***** Extracted entries

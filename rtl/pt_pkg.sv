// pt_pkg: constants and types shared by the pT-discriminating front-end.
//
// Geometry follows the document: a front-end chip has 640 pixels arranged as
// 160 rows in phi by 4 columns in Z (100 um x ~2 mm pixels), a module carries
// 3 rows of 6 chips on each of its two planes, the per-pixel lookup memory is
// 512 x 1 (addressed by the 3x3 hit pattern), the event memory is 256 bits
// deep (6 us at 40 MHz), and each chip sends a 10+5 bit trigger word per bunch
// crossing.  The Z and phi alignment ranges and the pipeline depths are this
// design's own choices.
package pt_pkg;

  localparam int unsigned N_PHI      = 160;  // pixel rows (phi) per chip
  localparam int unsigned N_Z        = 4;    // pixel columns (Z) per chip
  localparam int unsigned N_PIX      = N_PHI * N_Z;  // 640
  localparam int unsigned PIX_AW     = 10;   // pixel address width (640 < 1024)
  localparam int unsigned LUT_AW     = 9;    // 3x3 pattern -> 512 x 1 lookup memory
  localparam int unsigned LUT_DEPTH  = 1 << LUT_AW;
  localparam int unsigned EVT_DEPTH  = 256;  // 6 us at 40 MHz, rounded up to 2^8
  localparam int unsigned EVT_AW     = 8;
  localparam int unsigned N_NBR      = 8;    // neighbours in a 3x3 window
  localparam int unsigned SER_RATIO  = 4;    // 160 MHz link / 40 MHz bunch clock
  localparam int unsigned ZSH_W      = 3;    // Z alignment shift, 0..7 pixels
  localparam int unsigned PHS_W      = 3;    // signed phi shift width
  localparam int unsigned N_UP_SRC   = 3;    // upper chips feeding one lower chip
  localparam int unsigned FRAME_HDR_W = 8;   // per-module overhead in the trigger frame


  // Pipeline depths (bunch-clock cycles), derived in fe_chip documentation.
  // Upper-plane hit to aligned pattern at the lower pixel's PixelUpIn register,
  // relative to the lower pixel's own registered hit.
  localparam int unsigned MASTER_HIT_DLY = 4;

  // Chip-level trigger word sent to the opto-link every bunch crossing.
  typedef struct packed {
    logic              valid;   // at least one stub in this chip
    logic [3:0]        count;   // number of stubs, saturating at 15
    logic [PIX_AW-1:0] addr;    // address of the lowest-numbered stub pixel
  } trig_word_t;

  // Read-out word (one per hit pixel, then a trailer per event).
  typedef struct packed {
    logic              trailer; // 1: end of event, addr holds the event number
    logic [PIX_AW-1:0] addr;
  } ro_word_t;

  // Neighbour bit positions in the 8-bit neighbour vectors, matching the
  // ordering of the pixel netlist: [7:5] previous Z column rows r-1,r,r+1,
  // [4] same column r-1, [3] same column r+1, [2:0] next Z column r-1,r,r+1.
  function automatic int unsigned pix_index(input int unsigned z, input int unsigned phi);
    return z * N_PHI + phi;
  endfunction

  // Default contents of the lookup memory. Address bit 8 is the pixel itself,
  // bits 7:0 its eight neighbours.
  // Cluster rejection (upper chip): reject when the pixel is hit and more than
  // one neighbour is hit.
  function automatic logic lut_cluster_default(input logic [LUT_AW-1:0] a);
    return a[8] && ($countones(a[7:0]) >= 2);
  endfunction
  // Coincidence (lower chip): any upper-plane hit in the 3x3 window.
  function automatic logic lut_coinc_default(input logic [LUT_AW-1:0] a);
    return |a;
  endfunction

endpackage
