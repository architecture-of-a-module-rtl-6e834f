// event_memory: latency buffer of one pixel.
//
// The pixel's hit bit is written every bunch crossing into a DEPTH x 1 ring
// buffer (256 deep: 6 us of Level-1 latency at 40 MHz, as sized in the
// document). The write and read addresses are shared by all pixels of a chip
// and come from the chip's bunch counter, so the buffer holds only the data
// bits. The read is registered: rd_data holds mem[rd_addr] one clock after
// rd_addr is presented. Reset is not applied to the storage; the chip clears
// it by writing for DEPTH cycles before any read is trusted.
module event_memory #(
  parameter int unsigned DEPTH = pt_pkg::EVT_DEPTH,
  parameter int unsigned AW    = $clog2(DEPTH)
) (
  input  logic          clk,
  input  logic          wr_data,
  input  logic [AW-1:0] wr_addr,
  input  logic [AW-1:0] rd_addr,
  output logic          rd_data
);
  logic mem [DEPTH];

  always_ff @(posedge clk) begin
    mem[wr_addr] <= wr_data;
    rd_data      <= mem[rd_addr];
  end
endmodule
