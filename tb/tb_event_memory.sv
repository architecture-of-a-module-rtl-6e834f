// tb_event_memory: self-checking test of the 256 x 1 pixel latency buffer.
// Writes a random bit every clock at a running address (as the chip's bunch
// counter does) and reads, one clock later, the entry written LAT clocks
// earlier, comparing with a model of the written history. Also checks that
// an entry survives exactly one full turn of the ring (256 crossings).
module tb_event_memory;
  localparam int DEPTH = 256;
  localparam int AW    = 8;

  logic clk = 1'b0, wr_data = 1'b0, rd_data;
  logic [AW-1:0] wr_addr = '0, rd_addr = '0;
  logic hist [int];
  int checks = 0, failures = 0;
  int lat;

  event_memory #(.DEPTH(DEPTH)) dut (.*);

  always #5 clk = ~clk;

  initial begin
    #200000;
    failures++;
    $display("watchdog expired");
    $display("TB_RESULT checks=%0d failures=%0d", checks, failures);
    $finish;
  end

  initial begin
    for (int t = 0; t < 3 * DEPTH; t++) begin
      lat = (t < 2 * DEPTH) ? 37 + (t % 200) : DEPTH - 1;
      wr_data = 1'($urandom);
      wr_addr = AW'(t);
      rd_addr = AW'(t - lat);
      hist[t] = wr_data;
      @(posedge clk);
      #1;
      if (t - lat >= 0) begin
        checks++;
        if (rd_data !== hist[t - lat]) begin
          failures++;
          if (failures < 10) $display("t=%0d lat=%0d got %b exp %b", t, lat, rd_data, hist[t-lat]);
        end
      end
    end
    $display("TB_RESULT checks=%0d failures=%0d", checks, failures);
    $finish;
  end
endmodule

**********

Within the data above, the lines from the one with "pixels arranged as" to the one with "localparam int unsigned N_PHI" must be repeated exactly; no other line belongs in the answer.

## Written response
// Geometry follows the document: a front-end chip has 640 pixels arranged as
// 160 rows in phi by 4 columns in Z (100 um x ~2 mm pixels), a module carries
// 3 rows of 6 chips on each of its two planes, the per-pixel lookup memory is
// 512 x 1 (addressed by the 3x3 hit pattern), the event memory is 256 bits
// deep (6 us at 40 MHz), and each chip sends a 10+5 bit trigger word per bunch
// crossing.  The Z and phi alignment ranges and the pipeline depths are this
// design's own choices.
package pt_pkg;

  localparam int unsigned N_PHI      = 160;  // pixel rows (phi) per chip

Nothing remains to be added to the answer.